START DATA RECORDS
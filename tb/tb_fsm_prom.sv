// tb_fsm_prom: exhaustive check of both PROM memory maps. Every one of the
// 64 addresses is applied to a PROM programmed with each map and the word
// read back is compared with the next state and output taken from the
// transition graph (cert_fsm_ref_pkg). The output enable is also checked:
// with oe_n high the model drives all zeros.
module tb_fsm_prom;
  import cert_fsm_pkg::*;
  import cert_fsm_ref_pkg::*;

  int checks = 0;
  int failures = 0;

  prom_addr_t addr;
  logic       oe_n;
  prom_data_t data1, data2;

  fsm_prom #(.CONTENT(PROM_CASE1)) u_case1 (.addr(addr), .oe_n(oe_n), .data(data1));
  fsm_prom #(.CONTENT(PROM_CASE2)) u_case2 (.addr(addr), .oe_n(oe_n), .data(data2));

  task automatic check(string what, logic [3:0] got, logic [3:0] exp);
    checks++;
    if (got !== exp) begin
      failures++;
      $display("FAIL %s addr=%02h got=%b exp=%b", what, addr, got, exp);
    end
  endtask

  initial begin
    #100000;
    failures++;
    $display("FAIL watchdog");
    $display("TB_RESULT checks=%0d failures=%0d", checks, failures);
    $finish;
  end

  initial begin
    oe_n = 1'b0;
    for (int a = 0; a < 64; a++) begin
      addr = prom_addr_t'(a[5:0]);
      #1;
      check("case1", data1, {graph_next(PROM_CASE1, addr.state, addr.x, addr.s), graph_z(addr.state)});
      check("case2", data2, {graph_next(PROM_CASE2, addr.state, addr.x, addr.s), graph_z(addr.state)});
    end
    // A few hand-read words of the published maps.
    addr = prom_addr_t'(6'h08); #1; check("case1 08", data1, 4'b0110);
    addr = prom_addr_t'(6'h10); #1; check("case1 10", data1, 4'b0111);
    check("case2 10", data2, 4'b0101);
    addr = prom_addr_t'(6'h11); #1; check("case2 11", data2, 4'b1001);
    addr = prom_addr_t'(6'h19); #1; check("case1 19", data1, 4'b1000);
    addr = prom_addr_t'(6'h25); #1; check("case1 25", data1, 4'b1001);
    addr = prom_addr_t'(6'h3F); #1; check("case1 3F", data1, 4'b0000);
    // Output enable inactive.
    oe_n = 1'b1;
    for (int a = 0; a < 64; a += 5) begin
      addr = prom_addr_t'(a[5:0]);
      #1;
      check("oe_n case1", data1, 4'b0000);
      check("oe_n case2", data2, 4'b0000);
    end
    $display("TB_RESULT checks=%0d failures=%0d", checks, failures);
    $finish;
  end
endmodule
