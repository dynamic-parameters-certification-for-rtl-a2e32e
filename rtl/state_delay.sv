// state_delay: the delay element in the state feedback loop of the
// PROM-based machine.
//
// The PROM alone would feed its next-state outputs straight back to its own
// address lines, so the loop delay would be only the PROM access time. An
// extra delay is placed in the loop so that a new state settles on the
// address lines only after the old one has been fully decoded. Here that
// delay is a transport delay line of STAGES flip-flops clocked by a fast
// time-base clock: q is d as it was STAGES clock edges earlier. The time-base
// clock is this design's own choice for a synthesizable delay; it is not a
// clock of the machine and its period stands for one gate-level delay step.
// The machine's inputs must stay put for longer than STAGES clocks.
//
// Interface: clk time base, rst_n asynchronous active-low reset that loads
// Q0 (code 0) into every stage, d next state in, q present state out.
// Timing: latency STAGES clocks; STAGES = 0 is not allowed.
module state_delay #(
  parameter int unsigned WIDTH  = 3,
  parameter int unsigned STAGES = 2
) (
  input  logic             clk,
  input  logic             rst_n,
  input  logic [WIDTH-1:0] d,
  output logic [WIDTH-1:0] q
);

  logic [WIDTH-1:0] line [STAGES];

  always_ff @(posedge clk or negedge rst_n) begin
    if (!rst_n) begin
      for (int i = 0; i < int'(STAGES); i++) line[i] <= '0;
    end else begin
      line[0] <= d;
      for (int i = 1; i < int'(STAGES); i++) line[i] <= line[i-1];
    end
  end

  assign q = line[STAGES-1];

  initial assert (STAGES >= 1) else $error("state_delay: STAGES must be at least 1");

endmodule
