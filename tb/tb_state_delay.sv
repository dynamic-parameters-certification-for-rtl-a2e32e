// tb_state_delay: checks the feedback delay line. Random values are applied
// at every clock and q must equal d as it was STAGES clocks earlier, for the
// default depth (2) and for depths 1 and 5. Reset must load zero into every
// stage, so q reads 0 for the first STAGES clocks after reset.
module tb_state_delay;
  int checks = 0;
  int failures = 0;

  logic clk = 1'b0;
  logic rst_n;
  logic [2:0] d;
  logic [2:0] q2, q1, q5;

  always #5 clk = ~clk;

  state_delay                     u_d2 (.clk(clk), .rst_n(rst_n), .d(d), .q(q2));
  state_delay #(.STAGES(1))       u_d1 (.clk(clk), .rst_n(rst_n), .d(d), .q(q1));
  state_delay #(.WIDTH(3), .STAGES(5)) u_d5 (.clk(clk), .rst_n(rst_n), .d(d), .q(q5));

  logic [2:0] hist [$];  // d applied before each rising edge, newest last

  task automatic check(string what, logic [2:0] got, logic [2:0] exp);
    checks++;
    if (got !== exp) begin
      failures++;
      $display("FAIL %s t=%0t got=%0d exp=%0d", what, $time, got, exp);
    end
  endtask

  function automatic logic [2:0] past(int n);
    // value applied n edges ago (n = 1: the latest edge); 0 before reset ended
    if (n > hist.size()) return 3'd0;
    return hist[hist.size() - n];
  endfunction

  initial begin
    #100000;
    failures++;
    $display("FAIL watchdog");
    $display("TB_RESULT checks=%0d failures=%0d", checks, failures);
    $finish;
  end

  initial begin
    rst_n = 1'b0;
    d = 3'd7;
    repeat (3) @(negedge clk);
    check("reset d2", q2, 3'd0);
    check("reset d1", q1, 3'd0);
    check("reset d5", q5, 3'd0);
    rst_n = 1'b1;
    for (int i = 0; i < 200; i++) begin
      d = 3'($urandom);
      @(posedge clk);
      hist.push_back(d);
      @(negedge clk);
      check("depth 1", q1, past(1));
      check("depth 2", q2, past(2));
      check("depth 5", q5, past(5));
    end
    // Asynchronous reset in the middle of operation.
    #2 rst_n = 1'b0;
    #1;
    check("async reset d2", q2, 3'd0);
    check("async reset d5", q5, 3'd0);
    $display("TB_RESULT checks=%0d failures=%0d", checks, failures);
    $finish;
  end
endmodule
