// cert_fsm_top: asynchronous Moore machine whose active output has a
// guaranteed minimum width, set by a synchronizing input S.
//
// A plain asynchronous machine holds an output only for as long as the
// machine stays in the output state, which may be as short as a gate delay,
// and glitches in the next-state logic can skip an output state entirely.
// Here the whole machine is a 64x4 PROM (fsm_prom) whose next-state outputs
// return to its state address lines through a delay (state_delay). The
// input vector x1x0 is extended by S, a free-running 50% duty square wave
// much slower than the loop. When the machine must leave the state Q1 on
// x1x0 = 00, it waits for S to fall (Q1 -> Q3), waits for S to rise
// (Q3 -> Q4), holds Z = 1 for the whole high phase of S and returns to Q0
// when S falls. Z is therefore exactly one high phase of S long. In Q2, Z
// stays high for as long as x1x0 = 11. CONTENT selects which published PROM
// map is programmed (see cert_fsm_pkg); the structure, the pin assignment
// and both maps follow the published design.
//
// Design choices: the loop delay is a clocked transport delay of
// DELAY_STAGES time-base clocks (clk), reset (rst_n, asynchronous, active
// low) starts the machine in Q0, and the PROM output enable is tied active.
//
// Interface: x (x1x0) and s are sampled by the PROM at every time-base
// clock; y is the present state and z the output. Timing: an input change
// that moves the machine reaches y after DELAY_STAGES clocks; z follows y
// combinationally through the PROM.
module cert_fsm_top
  import cert_fsm_pkg::*;
#(
  parameter prom_case_e  CONTENT      = PROM_CASE1,
  parameter int unsigned DELAY_STAGES = 2
) (
  input  logic               clk,
  input  logic               rst_n,
  input  logic [X_W-1:0]     x,
  input  logic               s,
  output logic [STATE_W-1:0] y,
  output logic               z
);

  prom_addr_t addr;
  prom_data_t data;
  state_e     state;

  assign addr = '{state: state, x: x, s: s};

  fsm_prom #(.CONTENT(CONTENT)) u_prom (
    .addr (addr),
    .oe_n (1'b0),
    .data (data)
  );

  logic [STATE_W-1:0] state_q;

  state_delay #(.WIDTH(STATE_W), .STAGES(DELAY_STAGES)) u_delay (
    .clk   (clk),
    .rst_n (rst_n),
    .d     (data.next),
    .q     (state_q)
  );

  assign state = state_e'(state_q);
  assign y     = state_q;
  assign z     = data.z;

  // The PROM never produces an unused state code, so after reset the
  // machine must stay within Q0..Q4.
  a_used_states : assert property (@(posedge clk) disable iff (!rst_n)
    state inside {Q0, Q1, Q2, Q3, Q4});

  // Z is active exactly in the two output states.
  a_z_states : assert property (@(posedge clk) disable iff (!rst_n)
    z == (state inside {Q2, Q4}));

  // The S-controlled output: Q4 is entered only from Q3 or Q2 on a high S.
  a_q4_entry : assert property (@(posedge clk) disable iff (!rst_n)
    (data.next == Q4 && state != Q4) |-> (s && state inside {Q2, Q3}));

endmodule
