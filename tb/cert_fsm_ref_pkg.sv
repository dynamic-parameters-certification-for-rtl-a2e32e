// cert_fsm_ref_pkg: reference model for the testbenches, written from the
// transition graphs of the machine (edge by edge), independently of the PROM
// memory map that the design stores. Input labels are x1 x0 S; '-' below
// means "any value".
package cert_fsm_ref_pkg;
  import cert_fsm_pkg::*;

  // Output marked in each state (state/Z).
  function automatic logic graph_z(state_e q);
    return (q == Q2) || (q == Q4);
  endfunction

  // Next state along the graph edges.
  function automatic state_e graph_next(prom_case_e c, state_e q, logic [1:0] x, logic s);
    logic x1, x0;
    x1 = x[1];
    x0 = x[0];
    case (q)
      // Q0: self loop -0-, 01- to Q1, 11- to Q2
      Q0: if (!x0) return Q0;
          else if (!x1) return Q1;
          else return Q2;
      // Q1: self loop 01- or 001, 10- to Q0, 11- to Q2, 000 to Q3
      Q1: if (x1 && !x0) return Q0;
          else if (x1 && x0) return Q2;
          else if (!x1 && x0) return Q1;
          else return s ? Q1 : Q3;
      // Q2 (case 1): self loop 11- or 001, 10- or 01- to Q0, 000 to Q3
      // Q2 (case 2): self loop 11- or 000, 10- or 01- to Q0, 001 to Q4
      Q2: if (x1 != x0) return Q0;
          else if (x1) return Q2;
          else if (c == PROM_CASE1) return s ? Q2 : Q3;
          else return s ? Q4 : Q2;
      // Q3: self loop --0, --1 to Q4
      Q3: return s ? Q4 : Q3;
      // Q4: self loop --1, --0 to Q0
      Q4: return s ? Q4 : Q0;
      // Q5..Q7: --- to Q0
      default: return Q0;
    endcase
  endfunction
endpackage
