// tb_cert_fsm_case2: end-to-end test of the machine programmed with memory
// map PROM_CASE2 and a three-stage loop delay.
//
// S runs free as a 50% duty square wave of 2*HALF clocks. The test has a
// directed part and a random part. Directed: the x1x0 = 01 -> 00 change in
// Q1 (the change that makes a gate-level version of the four-state machine
// skip its output state) must give one Z pulse exactly one high phase of S
// long; Z in Q2 must last exactly as long as x1x0 = 11; leaving Q2 on
// x1x0 = 00 while S is low must hold Q2 (Z = 1) until S rises and then go
// straight to Q4, so Z never drops between the two output states;
// a move must reach y exactly DELAY_STAGES clocks after the input change.
// Random: x1x0 changes at random times while S runs; y and Z are compared
// at every clock with a reference built from the transition graph and the
// same loop delay. Inputs obey fundamental mode: x1x0 never changes within
// DELAY_STAGES + 1 clocks of an S edge. Each mechanism is counted and one
// that never happened counts as a failure.
module tb_cert_fsm_case2;
  import cert_fsm_pkg::*;
  import cert_fsm_ref_pkg::*;

  localparam prom_case_e CASE   = PROM_CASE2;  // map without the Q3 gap
  localparam int         STAGES = 3;           // longer loop delay
  localparam int         HALF   = 20;          // S high (and low) phase, clocks
  localparam int         SEGS   = 3000;        // random input segments

  int checks = 0;
  int failures = 0;

  logic       clk = 1'b0;
  logic       rst_n;
  logic [1:0] x;
  logic       s;
  logic [2:0] y;
  logic       z;

  always #5 clk = ~clk;

  cert_fsm_top #(.CONTENT(CASE), .DELAY_STAGES(STAGES)) dut (.clk(clk), .rst_n(rst_n), .x(x), .s(s), .y(y), .z(z));

  task automatic check(string what, logic ok);
    checks++;
    if (!ok) begin
      failures++;
      if (failures < 20) $display("FAIL %s at t=%0t y=%0d z=%b x=%b s=%b", what, $time, y, z, x, s);
    end
  endtask

  // ---------------------------------------------------------------- S source
  logic s_run;
  int   s_pos;  // clocks since the last S edge
  always @(negedge clk) begin
    if (!s_run) begin
      s     <= 1'b0;
      s_pos <= 0;
    end else if (s_pos == HALF - 1) begin
      s     <= ~s;
      s_pos <= 0;
    end else begin
      s_pos <= s_pos + 1;
    end
  end

  // ------------------------------------------------------ reference model
  state_e ref_line [STAGES];
  always @(posedge clk or negedge rst_n) begin
    if (!rst_n) begin
      for (int i = 0; i < STAGES; i++) ref_line[i] <= Q0;
    end else begin
      ref_line[0] <= graph_next(CASE, ref_line[STAGES-1], x, s);
      for (int i = 1; i < STAGES; i++) ref_line[i] <= ref_line[i-1];
    end
  end

  logic compare_on;
  always @(negedge clk) begin
    if (compare_on) begin
      check("y matches graph", y == ref_line[STAGES-1]);
      check("z matches graph", z == graph_z(ref_line[STAGES-1]));
    end
  end

  // ------------------------------------------------- mechanism monitoring
  int n_s_pulse, n_x_held, n_q2_q4_direct, n_q1_hazard, n_latency, n_visit [8];
  state_e prev_y, q4_from;
  int     q4_len;
  always @(posedge clk) begin
    if (rst_n && compare_on) begin
      n_visit[y]++;
      if (y == Q4 && prev_y != Q4) begin
        q4_from = prev_y;
        q4_len  = 1;
        if (prev_y == Q2) n_q2_q4_direct++;
      end else if (y == Q4) begin
        q4_len++;
      end else if (prev_y == Q4 && q4_from == Q3) begin
        // an S-timed pulse that started from Q3: exactly one high phase
        check("Q4 pulse is one S high phase", q4_len == HALF);
        n_s_pulse++;
      end
      prev_y = state_e'(y);
    end
  end

  // ------------------------------------------------------------ helpers
  task automatic wait_s_edge(logic level, int after);
    // wait until S has just reached 'level', then 'after' more clocks
    while (!(s == level && s_pos == 0)) @(negedge clk);
    repeat (after) @(negedge clk);
  endtask

  task automatic settle();
    repeat (STAGES + 2) @(negedge clk);
  endtask

  initial begin
    #10ms;
    failures++;
    $display("FAIL watchdog");
    $display("TB_RESULT checks=%0d failures=%0d", checks, failures);
    $finish;
  end

  initial begin
    int lat, w, hold, gap;
    bit seen_q3;
    rst_n = 1'b0;
    x = 2'b00;
    s_run = 1'b0;
    compare_on = 1'b0;
    prev_y = Q0;
    q4_from = Q0;
    q4_len = 0;
    n_s_pulse = 0; n_x_held = 0; n_q2_q4_direct = 0; n_q1_hazard = 0; n_latency = 0;
    foreach (n_visit[i]) n_visit[i] = 0;
    repeat (3) @(negedge clk);
    check("reset state Q0", y == 3'(Q0) && z == 1'b0);
    rst_n = 1'b1;
    s_run = 1'b1;
    compare_on = 1'b1;
    @(negedge clk);

    // --- latency: Q0 --01--> Q1 lands after exactly STAGES clocks
    wait_s_edge(1'b1, STAGES + 2);
    x = 2'b01;
    lat = 0;
    while (y != 3'(Q1) && lat < 50) begin @(negedge clk); lat++; end
    check("Q0->Q1 latency equals loop delay", lat == STAGES);
    if (lat == STAGES) n_latency++;

    // --- Q1, x 01 -> 00 while S is high: stay in Q1 until S falls, then
    //     Q3, then one Z pulse of one S high phase, then back to Q0
    settle();
    x = 2'b00;
    settle();
    check("Q1 held while S high", y == 3'(Q1) && z == 1'b0);
    wait_s_edge(1'b0, STAGES);
    check("Q3 after S falls", y == 3'(Q3) && z == 1'b0);
    w = 0;
    while (!z && w < 10 * HALF) begin @(negedge clk); w++; end
    check("Q4 after S rises", y == 3'(Q4) && z == 1'b1);
    w = 0;
    while (z && w < 10 * HALF) begin @(negedge clk); w++; end
    check("hazard case: Z pulse is one S high phase", w == HALF);
    check("hazard case: back to Q0", y == 3'(Q0));
    if (w == HALF) n_q1_hazard++;

    // --- Q2: Z lasts as long as x1x0 = 11
    settle();
    hold = 23;
    wait_s_edge(1'b0, STAGES + 2);
    x = 2'b11;
    repeat (STAGES) @(negedge clk);
    check("Q2 entered", y == 3'(Q2) && z);
    repeat (hold - STAGES) @(negedge clk);
    x = 2'b10;
    w = 0;
    while (z && w < 100) begin @(negedge clk); w++; end
    check("Q2 output lasts while x = 11", w == STAGES);
    check("Q2 left to Q0 on 10", y == 3'(Q0));
    n_x_held++;

    // --- Q2 left on x1x0 = 00 while S is low (map case 2): Q2 holds Z = 1
    //     until S rises, then Q4 keeps it until S falls; no Z = 0 gap
    settle();
    wait_s_edge(1'b0, STAGES + 2);
    x = 2'b11;
    settle();
    x = 2'b00;
    gap = 0;
    seen_q3 = 0;
    w = 0;
    while (y != 3'(Q0) && w < 10 * HALF) begin
      @(negedge clk);
      w++;
      if (y == 3'(Q3)) seen_q3 = 1;
      if (y != 3'(Q0) && !z) gap++;
    end
    check("Q2 -> Q4 without Q3", !seen_q3 && y == 3'(Q0));
    check("Z continuous from Q2 through Q4", gap == 0);

    // --- random inputs under fundamental mode
    for (int seg = 0; seg < SEGS; seg++) begin
      int len;
      len = 3 + int'($urandom_range(0, 40));
      repeat (len) @(negedge clk);
      while (s_pos <= STAGES || s_pos >= HALF - STAGES - 2) @(negedge clk);
      x = 2'($urandom);
    end
    settle();

    $display("mechanisms: s_pulse=%0d x_held=%0d q2_q4_direct=%0d q1_hazard=%0d latency=%0d",
             n_s_pulse, n_x_held, n_q2_q4_direct, n_q1_hazard, n_latency);
    $display("visits: Q0=%0d Q1=%0d Q2=%0d Q3=%0d Q4=%0d", n_visit[0], n_visit[1],
             n_visit[2], n_visit[3], n_visit[4]);
    check("S-timed pulse happened", n_s_pulse > 10);
    check("x-held output happened", n_x_held > 0);
    check("Q2-Q4 direct path happened", n_q2_q4_direct > 0);
    check("Q1 01->00 case happened", n_q1_hazard > 0);
    check("loop latency measured", n_latency > 0);
    for (int i = 0; i < 5; i++) check("every used state visited", n_visit[i] > 0);
    check("no unused state visited", n_visit[5] + n_visit[6] + n_visit[7] == 0);
    $display("TB_RESULT checks=%0d failures=%0d", checks, failures);
    $finish;
  end
endmodule
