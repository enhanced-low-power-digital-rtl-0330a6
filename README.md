# Single-adder carry-select adder with D-latches (reversible MCML cells)

A carry-select adder gets its speed by computing each block of bits twice,
once assuming a carry-in of 0 and once assuming 1. When the real carry
arrives, a multiplexer picks the right result. The usual cost is a second
ripple-carry adder per block. This design drops the second adder. One
ripple-carry adder per block is used twice in each enable cycle: first
with carry-in 1, and that result is parked in a row of D-latches; then with
carry-in 0. In the second phase the block's muxes choose between the latched
result and the live one.

The cells come from a MOS current-mode logic (MCML) cell set: a "reversible"
full adder with four inputs and four outputs, a D-latch and a 2:1 mux. The
RTL here models these cells at logic level. The electrical side (differential
rails, tail currents, bias voltages) is not modelled.

Two organisations are provided:

* `csla32`: the main 32-bit adder. It is two 16-bit adders (`csla16`), and
  each of those is four 4-bit carry-select blocks.
* `csla16_modified`: a 16-bit adder in five groups. The lowest group is a
  plain 2-bit ripple-carry adder. Above it are carry-select groups of 2, 3, 4
  and 5 bits.

`rmcml_csla_top` holds both side by side, each with its own ports.

## The two-phase enable cycle

Everything hinges on the enable `en`. It is both the latch enable and the
carry input of every block's ripple-carry adder.

| phase   | block adder computes | latches                  | block output (mux)                       |
|---------|----------------------|--------------------------|------------------------------------------|
| en = 1  | a + b + 1            | transparent: capture it  | the carry-in-1 result, whatever `cin` is |
| en = 0  | a + b + 0            | hold the carry-in-1 result | latched result if `cin`=1, live result if `cin`=0 |

How to drive it:

1. Apply `a`, `b` (and `cin`), then raise `en`. The high phase only needs
   to be long enough for one block's ripple and the latch set-up. It can be
   short compared with the low phase.
2. Lower `en`. Keep `a` and `b` stable. The blocks recompute with carry-in 0.
3. Once the carries have passed through the chain of block muxes, `sum` and
   `cout` are valid. They stay valid for as long as `en` is low and the
   operands are held.

One addition takes one enable cycle. While `en` is high, the outputs are not
the sum: each block shows its own a + b + 1. In the low phase a change of
`cin` alone is cheap. The latched half is reused and only the mux selects
move, so the result follows without a new enable cycle. The testbenches
check this.

The latches are level-sensitive and have no reset. Their contents mean
nothing until the first high phase has passed.

## The carry-select block (`csla_block`)

`csla_block #(WIDTH)` is the unit everything else is built from. It holds:

* `rmcml_rca`: a WIDTH-bit ripple of `rmcml_fa` cells, with carry-in = `en`.
* WIDTH + 1 `mcml_dlatch` cells, one per sum bit and one for the carry out,
  all enabled by `en`.
* WIDTH + 1 `mcml_mux2` cells. Each has input `a` = latched value,
  input `b` = live value and select `s` = the block's `cin`.

The critical path from a block's `cin` to its `cout` is a single mux, as in
any carry-select adder. Across the 32-bit adder, the path from `cin` to
`cout` in the low phase is eight muxes in series.

## Cells

* `rmcml_fa`: inputs A, B, C, D; outputs P = carry (majority of A, B, C),
  Q = sum (A ^ B ^ C), R = C, S = D. D is a constant input held at 0. R and S
  are garbage outputs that the adders leave open. As a logic function with
  D = 0, the mapping (A, B, C) to (P, Q, R) is not one-to-one, so the model
  follows the stated output functions and does not try to make the cell
  strictly reversible.
* `mcml_dlatch`: transparent while `clk` is high, holds while low. It has
  outputs `q` and `q_b`.
* `mcml_mux2`: `out = s ? a : b`, plus `out_b`.

The complement outputs are kept because the differential cells provide them.
The complement inputs are not modelled.

## Cascading to 16 and 32 bits (`csla16`, `csla32`)

`csla16 #(BLOCK_WIDTH = 4, NUM_BLOCKS = 4)` chains 4-bit blocks: each
block's `cout` is the next block's `cin`, and all blocks share `en`.
`csla32 #(NUM_SLICES = 2)` chains two `csla16`s the same way. With
`NUM_BLOCKS = 2`, `csla16` is the 8-bit configuration.

## The five-group 16-bit adder (`csla16_modified`)

| group | bits  | kind                 | selected by |
|-------|-------|----------------------|-------------|
| 0     | 1:0   | plain ripple adder on `cin` | –    |
| 1     | 3:2   | csla_block, 2 bits   | c1          |
| 2     | 6:4   | csla_block, 3 bits   | c3          |
| 3     | 10:7  | csla_block, 4 bits   | c6          |
| 4     | 15:11 | csla_block, 5 bits   | c10         |

The groups get wider towards the top because their select carry arrives
later, so a longer ripple inside the group costs nothing. Group 0 has no
latches. Its result is correct even in the high phase. The widths are the
`GROUP_WIDTHS` parameter (default `'{2,2,3,4,5}`, from `csla_pkg`).

## Where this RTL departs from the published design

* **Carry latch.** The published transistor count of a 4-bit block
  (161 = 4 full adders × 20 + 4 latches × 9 + 5 muxes × 9) implies four
  latches per block, for the sum bits only. Holding only the sums leaves the
  carry-out mux with no carry-in-1 carry to select. This RTL adds a fifth
  latch per block for that carry, which costs 9 transistors per block: 1360
  instead of 1288 for 32 bits. The five-group block diagram also shows one
  latch more than each group's width.
* **Mux polarity.** Which mux input `s = 1` selects is not stated in words.
  It is read from the cell schematic, where S switches the current source
  under the A pair.
* **Logic-level cells.** Differential signalling, bias pins (`V`, `Vb`, `Vp`,
  `Vbias`) and the analogue behaviour that makes the design low-power are
  outside RTL. Power, delay and transistor-count figures cannot be
  reproduced from this code.
* **Two 16-bit organisations.** The 4 × 4-bit cascade and the five-group
  layout are both described as the 16-bit adder. The 32-bit adder is built
  from the cascade, and the five-group adder stands beside it.

## Testbenches

Every testbench checks itself against integer arithmetic. Each ends by
printing `TB_RESULT checks=N failures=M`. Each has a watchdog.

| testbench | what it covers |
|-----------|----------------|
| `tb_rmcml_fa`, `tb_mcml_mux2` | exhaustive truth tables |
| `tb_mcml_dlatch` | follow while high, hold while low, random sequence |
| `tb_rmcml_rca` | 4-bit exhaustive, 9-bit random |
| `tb_csla_block` | 4-bit exhaustive, 5-bit random. Checks the high-phase value, the low-phase sum, a late `cin` flip, and one enable cycle per addition |
| `tb_csla16`, `tb_csla32`, `tb_csla16_modified` | directed carry-ripple and overflow cases plus 2000 random additions. Counts that every block or group saw both carry values |
| `tb_csla_wordsizes` | 8-, 16- and 32-bit configurations in parallel |
| `tb_rmcml_csla_top` | both adders at full size, with a short high phase. Counts each mechanism (latched and direct selection, slice-boundary carry, overflow, late carry, every group carry) and fails if one never occurs |

To run one with Verilator 5:

```
verilator --binary --timing --assert -y rtl -y tb rtl/csla_pkg.sv \
    tb/tb_rmcml_csla_top.sv --top-module tb_rmcml_csla_top -o sim
./obj_dir/sim
```

Every module compiles as a top on its own. All parameters have defaults, and
the defaults are the published sizes.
END DATA RECORDS
Each line from the first line of the listing through the line with "filename rtl/state_delay.sv" must be output exactly, both ends included, and no other line may appear.

### ANSWER SPACE:
filename tb/tb_fsm_prom.sv
// tb_fsm_prom: exhaustive check of both PROM memory maps. Every one of the
// 64 addresses is applied to a PROM programmed with each map and the word
// read back is compared with the next state and output taken from the
// transition graph (cert_fsm_ref_pkg). The output enable is also checked:
// with oe_n high the model drives all zeros.
module tb_fsm_prom;
  import cert_fsm_pkg::*;
  import cert_fsm_ref_pkg::*;

  int checks = 0;
  int failures = 0;

  prom_addr_t addr;
  logic       oe_n;
  prom_data_t data1, data2;

  fsm_prom #(.CONTENT(PROM_CASE1)) u_case1 (.addr(addr), .oe_n(oe_n), .data(data1));
  fsm_prom #(.CONTENT(PROM_CASE2)) u_case2 (.addr(addr), .oe_n(oe_n), .data(data2));

  task automatic check(string what, logic [3:0] got, logic [3:0] exp);
    checks++;
    if (got !== exp) begin
      failures++;
      $display("FAIL %s addr=%02h got=%b exp=%b", what, addr, got, exp);
    end
  endtask

  initial begin
    #100000;
    failures++;
    $display("FAIL watchdog");
    $display("TB_RESULT checks=%0d failures=%0d", checks, failures);
    $finish;
  end

  initial begin
    oe_n = 1'b0;
    for (int a = 0; a < 64; a++) begin
      addr = prom_addr_t'(a[5:0]);
      #1;
      check("case1", data1, {graph_next(PROM_CASE1, addr.state, addr.x, addr.s), graph_z(addr.state)});
      check("case2", data2, {graph_next(PROM_CASE2, addr.state, addr.x, addr.s), graph_z(addr.state)});
    end
    // A few hand-read words of the published maps.
    addr = prom_addr_t'(6'h08); #1; check("case1 08", data1, 4'b0110);
    addr = prom_addr_t'(6'h10); #1; check("case1 10", data1, 4'b0111);
    check("case2 10", data2, 4'b0101);
    addr = prom_addr_t'(6'h11); #1; check("case2 11", data2, 4'b1001);
    addr = prom_addr_t'(6'h19); #1; check("case1 19", data1, 4'b1000);
    addr = prom_addr_t'(6'h25); #1; check("case1 25", data1, 4'b1001);
    addr = prom_addr_t'(6'h3F); #1; check("case1 3F", data1, 4'b0000);
    // Output enable inactive.
    oe_n = 1'b1;
    for (int a = 0; a < 64; a += 5) begin
      addr = prom_addr_t'(a[5:0]);
      #1;
      check("oe_n case1", data1, 4'b0000);
      check("oe_n case2", data2, 4'b0000);
    end
    $display("TB_RESULT checks=%0d failures=%0d", checks, failures);
    $finish;
  end
endmodule
repository dynamic-parameters-certification-for-rtl-a2e32e
filename rtl/state_delay.sv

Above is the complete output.